Нет, Чемберлен не отрицал значения эллинской культуры, он только немного переставлял акценты: «Знакомство с духовной стороной эллинской жизни подействовало на нас в то время подобно благотворной перемене климата; мы оставались те же и, однако, стали иными, так как силы, до того времени в нас дремавшие, вышли из своего оцепенения. Наше ухо, воспитанное в мире идей, которые никогда не могли быть нашими и которые мы пытались, однако, по мере сил своих усвоить, с тою „глупой робостью“, что в нас прославил Мартин Лютер, вдруг уловило звуки родного индоевропейского голоса. Это было призывом. То, что предшествовало, жизнь XII и XIII веков, полная возбуждения и страстных порывов, — более походило на какое-то бесцельное возникновение во мраке материнского чрева. Тут же настал день, мы стали господами нашей собственной воли и сознательно шагнули в будущее… В XIV веке все ученые владели латинским языком в совершенстве, греческому же они учились у современных им греков; так что, если их знания и не были филологически столь точны, зато несравненно более жизненны, чем в наше время. Они и стремились главным образом к жизненному или жизнетворческому. В 1450 году началось применение книгопечатания Гуттенберга, и уже в конце столетия в печати появились все известные тогда латинские авторы, а несколько лет спустя и все греческие. Это было пламенным порывом порабощенных людей к красоте и свободе — по явленному примеру!»

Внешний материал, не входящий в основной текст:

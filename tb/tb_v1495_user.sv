// tb_v1495_user: one SLAVE board on its own. The testbench plays the master:
// it watches trg_par_out, answers with a two-cycle trg on trg_link_in and
// reads the events back over the local bus. Checks the chamber trigger,
// busy_out around an event, the event words, n_Ev, the software reset (FIFO
// emptied, event counter restarted) and the stop state (trg ignored).
module tb_v1495_user;
  import rpc_pkg::*;
  logic lclk = 0, pll_clk = 0, nlbres = 0;
  logic [31:0] a_in = '0, b_in = '0, d_in = '0, f_in = '0;
  logic nads = 1, wnr = 0, nblast = 1;
  logic [15:0] lad_in = '0, lad_out;
  logic lad_oe, nready, trg_link_in = 0;
  logic trg_par_out, busy_out, trg_out, nledg, nledr;
  int checks = 0, failures = 0;
  int n_trgpar = 0, n_busy = 0;

  v1495_user #(.MASTER(1'b0), .BOARD_ID(2'd0)) dut (.lclk, .pll_clk, .nlbres, .a_in, .b_in, .d_in, .f_in,
    .nads, .wnr, .nblast, .lad_in, .lad_out, .lad_oe, .nready,
    .trgs_in(1'b0), .trg1_in(1'b0), .busy1_in(1'b0), .trg2_in(1'b0), .busy2_in(1'b0),
    .trg_link_in, .trg_par_out, .busy_out, .trg_out, .nledg, .nledr);

  always #12.5 lclk = ~lclk;
  always #6.25 pll_clk = ~pll_clk;

  task automatic chk(input logic cond, input string what);
    checks++;
    if (!cond) begin failures++; if (failures < 20) $display("[%0t] FAIL %s", $time, what); end
  endtask

  task automatic lb_cycle(input logic [15:0] addr, input logic write, input int n,
                          input logic [15:0] wdata, ref logic [15:0] rdata [$]);
    int guard;
    @(negedge lclk);
    nads = 0; wnr = write; lad_in = addr; nblast = 1;
    @(negedge lclk);
    nads = 1;
    for (int i = 0; i < n; i++) begin
      if (write) lad_in = wdata;
      guard = 0;
      while (nready) begin
        @(negedge lclk);
        if (++guard > 20) begin chk(0, "no nready"); return; end
      end
      if (!write) rdata.push_back(lad_out);
      nblast = (i == n - 1) ? 1'b0 : 1'b1;
      @(negedge lclk);
    end
    nblast = 1;
  endtask
  task automatic wr(input logic [15:0] a, input logic [15:0] d);
    logic [15:0] r [$];
    lb_cycle(a, 1'b1, 1, d, r);
  endtask
  task automatic rd(input logic [15:0] a, output logic [15:0] d);
    logic [15:0] r [$];
    lb_cycle(a, 1'b0, 1, 16'h0, r);
    d = r[0];
  endtask

  // master model: answer each chamber trigger with a trg after a cable delay
  logic answer = 1;
  always begin
    @(posedge trg_par_out);
    n_trgpar++;
    if (answer) begin
      repeat (3) @(posedge pll_clk);
      #1 trg_link_in = 1;
      repeat (2) @(posedge pll_clk);
      #1 trg_link_in = 0;
      repeat (3) @(posedge pll_clk);
      if (busy_out) n_busy++;
    end
  end

  // x strip i (0..39), y strip j (0..71) -> panel bits, as in the board map
  task automatic strip(input int c, input logic v);
    if (c < 32)       a_in[c] = v;
    else if (c < 40)  b_in[c - 32] = v;
    else if (c < 56)  b_in[16 + c - 40] = v;
    else if (c < 88)  d_in[c - 56] = v;
    else if (c < 104) f_in[c - 88] = v;
    else              b_in[8 + c - 104] = v;
  endtask

  task automatic particle(input int xs, input int ys);
    @(negedge pll_clk);
    strip(xs, 1); strip(40 + ys, 1);
    #20ns;
    strip(xs, 0); strip(40 + ys, 0);
    repeat (40) @(posedge pll_clk);
  endtask

  task automatic read_events(input int n, input int first_ev, input int xs [], input int ys []);
    logic [15:0] v, r [$];
    rd(A_WRUSED, v);
    chk(v == 16'(n * EVENT_WORDS), $sformatf("FIFO holds %0d words, expected %0d", v, n * EVENT_WORDS));
    if (v == 0) return;
    lb_cycle(A_FIFO, 1'b0, 2 * int'(v), 16'h0, r);
    for (int e = 0; e < n; e++) begin
      logic [31:0] wd [6];
      logic [127:0] p, pe;
      for (int k = 0; k < 6; k++) wd[k] = {r[2 * (6 * e + k) + 1], r[2 * (6 * e + k)]};
      p = {wd[5], wd[4], wd[3], wd[2]};
      pe = '0;
      pe[xs[e]] = 1'b1;
      pe[40 + ys[e]] = 1'b1;
      chk(wd[0] == {4'hA, 4'h0, 24'(first_ev + e)}, $sformatf("header %h", wd[0]));
      chk(p == pe, $sformatf("event %0d pattern %h expected %h", e, p, pe));
      if (e > 0) chk(wd[1] > {r[2 * (6 * e - 5) + 1], r[2 * (6 * e - 5)]}, "timestamps increase");
    end
  endtask

  initial begin
    logic [15:0] v;
    int xs [], ys [];
    repeat (4) @(posedge lclk);
    nlbres = 1;
    repeat (4) @(posedge lclk);
    wr(A_NCLOCK, 16'd6);
    wr(A_CTRL, 16'h0001);
    repeat (10) @(posedge pll_clk);
    chk(nledg == 1'b0, "green LED");
    xs = new[10]; ys = new[10];
    for (int e = 0; e < 10; e++) begin
      xs[e] = $urandom_range(0, 39); ys[e] = $urandom_range(0, 71);
      particle(xs[e], ys[e]);
    end
    chk(n_trgpar == 10, $sformatf("trg_par_out pulses %0d", n_trgpar));
    chk(n_busy == 10, $sformatf("busy seen in %0d of 10 events", n_busy));
    rd(A_NEV_LO, v); chk(v == 16'd10, "n_Ev register");
    read_events(10, 1, xs, ys);
    // a trigger with no hit still gives a (empty) event
    @(negedge pll_clk) trg_link_in = 1;
    @(negedge pll_clk);
    @(negedge pll_clk) trg_link_in = 0;
    repeat (3) @(posedge pll_clk);
    chk(busy_out == 1'b1, "busy during event");
    repeat (30) @(posedge pll_clk);
    chk(busy_out == 1'b0, "busy released");
    rd(A_WRUSED, v); chk(v == 16'd6, "empty event written");
    // software reset empties the FIFO and restarts the count
    wr(A_CTRL, 16'h0003);
    repeat (10) @(posedge pll_clk);
    wr(A_CTRL, 16'h0001);
    repeat (10) @(posedge pll_clk);
    rd(A_WRUSED, v); chk(v == 16'd0, "FIFO empty after reset");
    rd(A_NEV_LO, v); chk(v == 16'd0, "n_Ev cleared by reset");
    for (int e = 0; e < 3; e++) begin
      xs[e] = $urandom_range(0, 39); ys[e] = $urandom_range(0, 71);
      particle(xs[e], ys[e]);
    end
    read_events(3, 1, xs, ys);
    // stopped: trg ignored
    wr(A_CTRL, 16'h0000);
    particle(3, 4);
    rd(A_WRUSED, v); chk(v == 16'd0, "no event while stopped");
    $display("TB_RESULT checks=%0d failures=%0d", checks, failures);
    $finish;
  end
  initial begin
    repeat (400000) @(posedge pll_clk);
    failures++;
    $display("watchdog expired");
    $display("TB_RESULT checks=%0d failures=%0d", checks, failures);
    $finish;
  end
endmodule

Прах Средневековья был сметен, но латинское прошлое, которое усвоили европейские народы, красота, которую они вдруг увидели, — это было чужим прошлым и чужой красотой. Арийское наследие сохранилось, но его язык для Европы казался чужим. До недавнего времени никто не умел ни читать, ни писать на санскрите. А арийские тексты были составлены именно на этом языке. Только после того как Индия стала английской колонией (тут Чемберлен отдавал дань родимой державе), эти тексты стали доступны и их стали изучать. Так открылась дверка в тайну — в тайну великой истории германцев, прежних жителей далекой Индии. Белых людей, которые некогда властвовали над ней.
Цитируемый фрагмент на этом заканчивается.